Huntingtin, the protein encoded by the gene, is a massive 3000-plus-amino-acid protein, expressed in nearly all cells, particularly neurons. It acts as a traffic-controller, helping move vesicles and organelles and organizing other proteins to ensure they hum along on their cellular pathways. When the CAG repeat is abnormally long, the protein misfolds and gets abnormally cleaved, forming clumps that derail its function. This dysfunction devastates neurons, eventually causing the cognitive drift and macabre dance that are Huntington’s telltale signs.

For those who had dedicated their lives to the search, finding the gene brought overwhelming triumph, relief, and elation. Nancy was just about to leave for South America when she received the news. “It was incredible,” she shared. “I just started screaming at the top of my lungs: ‘We found the gene!’ I called my dad. I said, ‘Dad, we did it,’ and he started crying. I called my sister. It was just euphoric.” Milton, then 84, was thrilled to see this discovery in his lifetime. James Gusella and his team felt “pure joy,” thrilled that the search was over. David Housman did what he always does after a significant discovery: he went out and had a beer.
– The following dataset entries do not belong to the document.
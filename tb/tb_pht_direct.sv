// tb_pht_direct: self-checking test of the direct phase transformation.
// Random three-phase inputs (and a few corner values) go into the full form
// and the simplified (no zero-sequence) form; gd, gq and g0 are compared
// with the transformation evaluated in floating point, to 2 LSB.
module tb_pht_direct;
  import foc_pkg::*;

  int checks = 0, failures = 0;
  abc_t g_abc;
  dq_t  dq_full, dq_simple;
  pu_t  g0_full, g0_simple;

  pht_direct #(.ZERO_SEQ(1'b1)) dut_full   (.g_abc, .g_dq(dq_full),   .g0(g0_full));
  pht_direct #(.ZERO_SEQ(1'b0)) dut_simple (.g_abc, .g_dq(dq_simple), .g0(g0_simple));

  function automatic real lsb(input pu_t x); return real'(x); endfunction

  task automatic expect_near(input string what, input real got, input real exp, input real tol);
    checks++;
    if ((got - exp) > tol || (exp - got) > tol) begin
      failures++;
      $display("FAIL %s: got %0.2f expected %0.2f", what, got, exp);
    end
  endtask

  task automatic apply(input int a, input int b, input int c);
    real ra, rb, rc, r0;
    g_abc.a = pu_t'(a); g_abc.b = pu_t'(b); g_abc.c = pu_t'(c);
    #1;
    ra = a; rb = b; rc = c;
    r0 = (ra + rb + rc) / 3.0;
    expect_near("g0",  lsb(g0_full),   r0, 1.0);
    expect_near("gd",  lsb(dq_full.d), ra - r0, 2.0);
    expect_near("gq",  lsb(dq_full.q), (rb - rc) / $sqrt(3.0), 1.0);
    expect_near("g0s", lsb(g0_simple), 0.0, 0.0);
    expect_near("gds", lsb(dq_simple.d), ra, 0.0);
    expect_near("gqs", lsb(dq_simple.q), (rb - rc) / $sqrt(3.0), 1.0);
  endtask

  initial begin
    #100000;
    failures++;
    $display("watchdog expired");
    $display("TB_RESULT checks=%0d failures=%0d", checks, failures);
    $finish;
  end

  initial begin
    real th;
    // balanced set: gd = ga, gq = amplitude*sin, g0 = 0
    for (int k = 0; k < 36; k++) begin
      th = 6.283185307 * k / 36.0;
      apply($rtoi(8192.0 * $cos(th)), $rtoi(8192.0 * $cos(th - 2.094395102)),
            $rtoi(8192.0 * $cos(th + 2.094395102)));
    end
    apply(0, 0, 0);
    apply(16383, 16383, 16383);
    apply(-16384, 16383, -16384);
    repeat (500) apply($signed($urandom_range(0, 32767)) - 16384,
                       $signed($urandom_range(0, 32767)) - 16384,
                       $signed($urandom_range(0, 32767)) - 16384);
    $display("TB_RESULT checks=%0d failures=%0d", checks, failures);
    $finish;
  end
endmodule
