// pht_reverse: reverse phase transformation PHT[B].
//
// Converts stator-frame space-phasor components (gd, gq) and a zero-sequence
// component g0 back to three phase quantities, the inverse of pht_direct:
//   ga = gd + g0
//   gb = -gd/2 + (sqrt(3)/2) gq + g0
//   gc = -gd/2 - (sqrt(3)/2) gq + g0
// In the controller it turns the stator-current reference into the three
// references of the hysteresis current controllers. The equations are the
// standard inverse; the original gives only the block's purpose.
//
// Interface: Q2.13 per-unit words. Purely combinational. The sqrt(3)/2
// constant carries 17 fraction bits; results are rounded and saturated.
module pht_reverse
  import foc_pkg::*;
(
  input  dq_t  g_dq,
  input  pu_t  g0,
  output abc_t g_abc
);

  localparam logic signed [63:0] C_SQRT3_2 = 64'(coef(0.8660254037844386));

  logic signed [63:0] half_d, q_term;

  always_comb begin
    // -gd/2 exactly in KF fraction bits, q term rounded once at the end
    half_d    = -(64'(g_dq.d) <<< (KF - 1));
    q_term    = 64'(g_dq.q) * C_SQRT3_2;
    g_abc.a   = sat(64'(g_dq.d) + 64'(g0));
    g_abc.b   = sat(rshift_round(half_d + q_term, KF) + 64'(g0));
    g_abc.c   = sat(rshift_round(half_d - q_term, KF) + 64'(g0));
  end

endmodule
Finding the gene simplified the presymptomatic test — no family structure requirements, just a simple blood test. But, since there was still no cure, the psychological uncertainty around the test didn’t change all that much.

Nancy and Alice both decided not to take the test. Recent reports indicate that Alice, now 83, has not developed any symptoms. Nancy’s fate, however, unfolded differently. Today, at 80, Nancy Wexler lives with the disease that has haunted her family for generations. Her speech slurs. Her limbs jerk in random directions. When she walks, her gait has the same unsteady rhythm her mother’s once did. The movements are involuntary, relentless, unmistakable.

But her mind remains sharp. In 2024, she participated in an extensive interview with the Lasker Foundation, discussing her life’s work and the science she has championed for decades, talking about gene mapping breakthroughs to therapeutic possibilities. Through the involuntary twitching and trembling, her voice carries the same passion it has since the day they began hunting for the gene.

While the disease may choreograph its cruel dance through her body, it never controlled her life’s meaning. That summer day in 1968, when Milton told his daughters they faced a 50-50 chance, none of them could have known what would follow. Milton would create a new model for scientific collaboration, bringing together minds that would never have otherwise met; the Venezuelan families would trust outsiders with their blood and their stories; James Gusella and the Gene Hunters would persist through seven frustrating years after the initial breakthrough, finally finding the gene; and Alice would stand beside her sister through it all, documenting the human cost as Nancy orchestrated the science.

Nancy’s curse became a challenge, and then a coordinate on chromosome four. The huntingtin gene still lurks in her DNA, just as it did in her mother’s, her uncles’, her grandfather’s. But because of the legacy they all built together, it no longer lurks in darkness. Huntington’s disease is a problem with a location, a mechanism, and now an experimental treatment. Families around the world now have a choice her mother never did.